Requirement:
Word for word, restate all of the records.

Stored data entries

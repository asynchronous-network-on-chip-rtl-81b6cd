// tb_noc_crossbar: self-checking test of the node crossbar.
//
// Applies random Router requests, random STUs and random one-hot grants and
// fire signals, and compares every output with a reference computed here:
// output o carries the data and last flag of the Router it grants, sees the
// Routers that request it, and Router i is accepted when an output that
// grants it fires.
module tb_noc_crossbar;
  import noc_pkg::*;

  logic [NDIR-1:0] rt_req    [NDIR];
  stu_t            rt_data   [NDIR];
  logic            rt_last   [NDIR];
  logic            rt_accept [NDIR];
  logic [NDIR-1:0] arb_req   [NDIR];
  logic [NDIR-1:0] arb_grant [NDIR];
  logic            arb_fire  [NDIR];
  stu_t            arb_data  [NDIR];
  logic            arb_last  [NDIR];

  int checks = 0, failures = 0;

  noc_crossbar dut (.*);

  task automatic check(input bit ok, input string what);
    checks++;
    if (!ok) begin
      failures++;
      $display("FAIL %s", what);
    end
  endtask

  initial begin
    #100000;
    failures++;
    $display("watchdog expired");
    $display("TB_RESULT checks=%0d failures=%0d", checks, failures);
    $finish;
  end

  initial begin
    for (int t = 0; t < 2000; t++) begin
      int g [NDIR];
      for (int i = 0; i < NDIR; i++) begin
        rt_req[i]  = '0;
        if ($urandom_range(0, 1)) rt_req[i][$urandom_range(0, NDIR - 1)] = 1'b1;
        rt_data[i] = $urandom();
        rt_last[i] = 1'($urandom());
      end
      for (int o = 0; o < NDIR; o++) begin
        g[o] = $urandom_range(0, NDIR);          // NDIR = no grant
        arb_grant[o] = '0;
        if (g[o] < NDIR) arb_grant[o][g[o]] = 1'b1;
        arb_fire[o] = (g[o] < NDIR) && 1'($urandom());
      end
      #1;
      for (int o = 0; o < NDIR; o++) begin
        logic [NDIR-1:0] er;
        for (int i = 0; i < NDIR; i++) er[i] = rt_req[i][o];
        check(arb_req[o] == er, $sformatf("arb_req[%0d]", o));
        check(arb_data[o] == ((g[o] < NDIR) ? rt_data[g[o]] : '0), $sformatf("arb_data[%0d]", o));
        check(arb_last[o] == ((g[o] < NDIR) ? rt_last[g[o]] : 1'b0), $sformatf("arb_last[%0d]", o));
      end
      for (int i = 0; i < NDIR; i++) begin
        bit ea;
        ea = 0;
        for (int o = 0; o < NDIR; o++) if (g[o] == i && arb_fire[o]) ea = 1;
        check(rt_accept[i] == ea, $sformatf("rt_accept[%0d]", i));
      end
      #1;
    end
    $display("TB_RESULT checks=%0d failures=%0d", checks, failures);
    $finish;
  end

endmodule
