// noc_ni_rx: receive half of a Network Interface, from the NoC to a Wishbone slave.
//
// It terminates the channel leaving the node's Destination output. A header
// STU is acknowledged at once and its sender coordinates and payload length
// kept. Each following payload STU is written to the absorbing functional
// unit as a Wishbone write: address = sender node ({src_y, src_x} in bits
// [7:0]), CTI = incrementing burst (3'b010) and end-of-burst (3'b111) on the
// last word. The channel is acknowledged only when the slave ACKs, so a slow
// slave throttles the network. A pad word (sent when the payload is even) is
// acknowledged without a Wishbone cycle. The source design says only that the
// interface translates between the NoC and Wishbone; the address map and the
// write-only Wishbone master are this design's choices.
//
// Interface: incoming 2-phase channel (in_fwd, in_ack) and a Wishbone B3
// master (cyc, stb, we, adr, dat, cti, ack).
// Timing: STB rises in the cycle a payload STU arrives; in_ack toggles at the
// edge where ACK is seen. No data is buffered here.
module noc_ni_rx
  import noc_pkg::*;
(
  input  logic        clk,
  input  logic        rst_n,
  // incoming channel
  input  chan_fwd_t   in_fwd,
  output logic        in_ack,
  // Wishbone master
  output logic        wb_cyc_o,
  output logic        wb_stb_o,
  output logic        wb_we_o,
  output logic [31:0] wb_adr_o,
  output logic [31:0] wb_dat_o,
  output logic [2:0]  wb_cti_o,
  input  logic        wb_ack_i
);

  logic               ack_q;
  logic               in_pkt_q;   // header seen, data STUs follow
  logic [LEN_W-1:0]   len_q;      // payload words of this packet
  logic [LEN_W-1:0]   idx_q;      // data STUs taken so far
  logic [COORD_W-1:0] src_x_q, src_y_q;

  logic    pending, is_payload, take;
  header_t hdr;

  assign in_ack     = ack_q;
  assign pending    = in_fwd.req ^ ack_q;
  assign hdr        = header_t'(in_fwd.data);
  assign is_payload = in_pkt_q && (idx_q < len_q);

  assign wb_cyc_o = pending && is_payload;
  assign wb_stb_o = pending && is_payload;
  assign wb_we_o  = 1'b1;
  assign wb_adr_o = 32'({src_y_q, src_x_q});
  assign wb_dat_o = in_fwd.data;
  assign wb_cti_o = (idx_q == len_q - 1'b1) ? 3'b111 : 3'b010;

  // Header and pad words are taken at once; payload words on the slave's ACK.
  assign take = pending && (!is_payload || wb_ack_i);

  always_ff @(posedge clk or negedge rst_n) begin
    if (!rst_n) begin
      ack_q    <= 1'b0;
      in_pkt_q <= 1'b0;
      len_q    <= '0;
      idx_q    <= '0;
      src_x_q  <= '0;
      src_y_q  <= '0;
    end else if (take) begin
      ack_q <= ~ack_q;
      if (!in_pkt_q) begin
        in_pkt_q <= 1'b1;
        len_q    <= hdr.len;
        idx_q    <= '0;
        src_x_q  <= hdr.src_x;
        src_y_q  <= hdr.src_y;
      end else begin
        idx_q <= idx_q + 1'b1;
        if (idx_q + 1'b1 == wire_len(len_q)) in_pkt_q <= 1'b0;
      end
    end
  end

  // Channel rule: the sender holds req and data while an STU is pending.
  a_chan_hold: assert property (@(posedge clk) disable iff (!rst_n)
    (pending && !take) |=> ($stable(in_fwd.req) && $stable(in_fwd.data)));
  // A packet arriving here has run out of distance on both axes.
  a_arrived: assert property (@(posedge clk) disable iff (!rst_n)
    (pending && !in_pkt_q) |-> (hdr.dx == 0 && hdr.dy == 0));

endmodule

Completed exercise:
repository asynchronous-network-on-chip-rtl-81b6cd
// tb_noc_crossbar: self-checking test of the node crossbar.
//
// Applies random Router requests, random STUs and random one-hot grants and
// fire signals, and compares every output with a reference computed here:
// output o carries the data and last flag of the Router it grants, sees the
// Routers that request it, and Router i is accepted when an output that
// grants it fires.
module tb_noc_crossbar;
  import noc_pkg::*;

  logic [NDIR-1:0] rt_req    [NDIR];
  stu_t            rt_data   [NDIR];
  logic            rt_last   [NDIR];
  logic            rt_accept [NDIR];
  logic [NDIR-1:0] arb_req   [NDIR];
  logic [NDIR-1:0] arb_grant [NDIR];
  logic            arb_fire  [NDIR];
  stu_t            arb_data  [NDIR];
  logic            arb_last  [NDIR];

  int checks = 0, failures = 0;

  noc_crossbar dut (.*);

  task automatic check(input bit ok, input string what);
    checks++;
    if (!ok) begin
      failures++;
      $display("FAIL %s", what);
    end
  endtask

  initial begin
    #100000;
    failures++;
    $display("watchdog expired");
    $display("TB_RESULT checks=%0d failures=%0d", checks, failures);
    $finish;
  end

  initial begin
    for (int t = 0; t < 2000; t++) begin
      int g [NDIR];
      for (int i = 0; i < NDIR; i++) begin
        rt_req[i]  = '0;
        if ($urandom_range(0, 1)) rt_req[i][$urandom_range(0, NDIR - 1)] = 1'b1;
        rt_data[i] = $urandom();
        rt_last[i] = 1'($urandom());
      end
      for (int o = 0; o < NDIR; o++) begin
        g[o] = $urandom_range(0, NDIR);          // NDIR = no grant
        arb_grant[o] = '0;
        if (g[o] < NDIR) arb_grant[o][g[o]] = 1'b1;
        arb_fire[o] = (g[o] < NDIR) && 1'($urandom());
      end
      #1;
      for (int o = 0; o < NDIR; o++) begin
        logic [NDIR-1:0] er;
        for (int i = 0; i < NDIR; i++) er[i] = rt_req[i][o];
        check(arb_req[o] == er, $sformatf("arb_req[%0d]", o));
        check(arb_data[o] == ((g[o] < NDIR) ? rt_data[g[o]] : '0), $sformatf("arb_data[%0d]", o));
        check(arb_last[o] == ((g[o] < NDIR) ? rt_last[g[o]] : 1'b0), $sformatf("arb_last[%0d]", o));
      end
      for (int i = 0; i < NDIR; i++) begin
        bit ea;
        ea = 0;
        for (int o = 0; o < NDIR; o++) if (g[o] == i && arb_fire[o]) ea = 1;
        check(rt_accept[i] == ea, $sformatf("rt_accept[%0d]", i));
      end
      #1;
    end
    $display("TB_RESULT checks=%0d failures=%0d", checks, failures);
    $finish;
  end

endmodule
// noc_ni_rx: receive half of a Network Interface, from the NoC to a Wishbone slave.
//
// It terminates the channel leaving the node's Destination output. A header
// STU is acknowledged at once and its sender coordinates and payload length
// kept. Each following payload STU is written to the absorbing functional
// unit as a Wishbone write: address = sender node ({src_y, src_x} in bits
// [7:0]), CTI = incrementing burst (3'b010) and end-of-burst (3'b111) on the
// last word. The channel is acknowledged only when the slave ACKs, so a slow
// slave throttles the network. A pad word (sent when the payload is even) is
// acknowledged without a Wishbone cycle. The source design says only that the
// interface translates between the NoC and Wishbone; the address map and the
// write-only Wishbone master are this design's choices.
//
// Interface: incoming 2-phase channel (in_fwd, in_ack) and a Wishbone B3
// master (cyc, stb, we, adr, dat, cti, ack).
// Timing: STB rises in the cycle a payload STU arrives; in_ack toggles at the
// edge where ACK is seen. No data is buffered here.
module noc_ni_rx
  import noc_pkg::*;
(
  input  logic        clk,
  input  logic        rst_n,
  // incoming channel
  input  chan_fwd_t   in_fwd,
  output logic        in_ack,
  // Wishbone master
  output logic        wb_cyc_o,
  output logic        wb_stb_o,
  output logic        wb_we_o,
  output logic [31:0] wb_adr_o,
  output logic [31:0] wb_dat_o,
  output logic [2:0]  wb_cti_o,
  input  logic        wb_ack_i
);

  logic               ack_q;
  logic               in_pkt_q;   // header seen, data STUs follow
  logic [LEN_W-1:0]   len_q;      // payload words of this packet
  logic [LEN_W-1:0]   idx_q;      // data STUs taken so far
  logic [COORD_W-1:0] src_x_q, src_y_q;

  logic    pending, is_payload, take;
  header_t hdr;

  assign in_ack     = ack_q;
  assign pending    = in_fwd.req ^ ack_q;
  assign hdr        = header_t'(in_fwd.data);
  assign is_payload = in_pkt_q && (idx_q < len_q);

  assign wb_cyc_o = pending && is_payload;
  assign wb_stb_o = pending && is_payload;
  assign wb_we_o  = 1'b1;
  assign wb_adr_o = 32'({src_y_q, src_x_q});
  assign wb_dat_o = in_fwd.data;
  assign wb_cti_o = (idx_q == len_q - 1'b1) ? 3'b111 : 3'b010;

  // Header and pad words are taken at once; payload words on the slave's ACK.
  assign take = pending && (!is_payload || wb_ack_i);

  always_ff @(posedge clk or negedge rst_n) begin
    if (!rst_n) begin
      ack_q    <= 1'b0;
      in_pkt_q <= 1'b0;
      len_q    <= '0;
      idx_q    <= '0;
      src_x_q  <= '0;
      src_y_q  <= '0;
    end else if (take) begin
      ack_q <= ~ack_q;
      if (!in_pkt_q) begin
        in_pkt_q <= 1'b1;
        len_q    <= hdr.len;
        idx_q    <= '0;
        src_x_q  <= hdr.src_x;
        src_y_q  <= hdr.src_y;
      end else begin
        idx_q <= idx_q + 1'b1;
        if (idx_q + 1'b1 == wire_len(len_q)) in_pkt_q <= 1'b0;
      end
    end
  end

  // Channel rule: the sender holds req and data while an STU is pending.
  a_chan_hold: assert property (@(posedge clk) disable iff (!rst_n)
    (pending && !take) |=> ($stable(in_fwd.req) && $stable(in_fwd.data)));
  // A packet arriving here has run out of distance on both axes.
  a_arrived: assert property (@(posedge clk) disable iff (!rst_n)
    (pending && !in_pkt_q) |-> (hdr.dx == 0 && hdr.dy == 0));

endmodule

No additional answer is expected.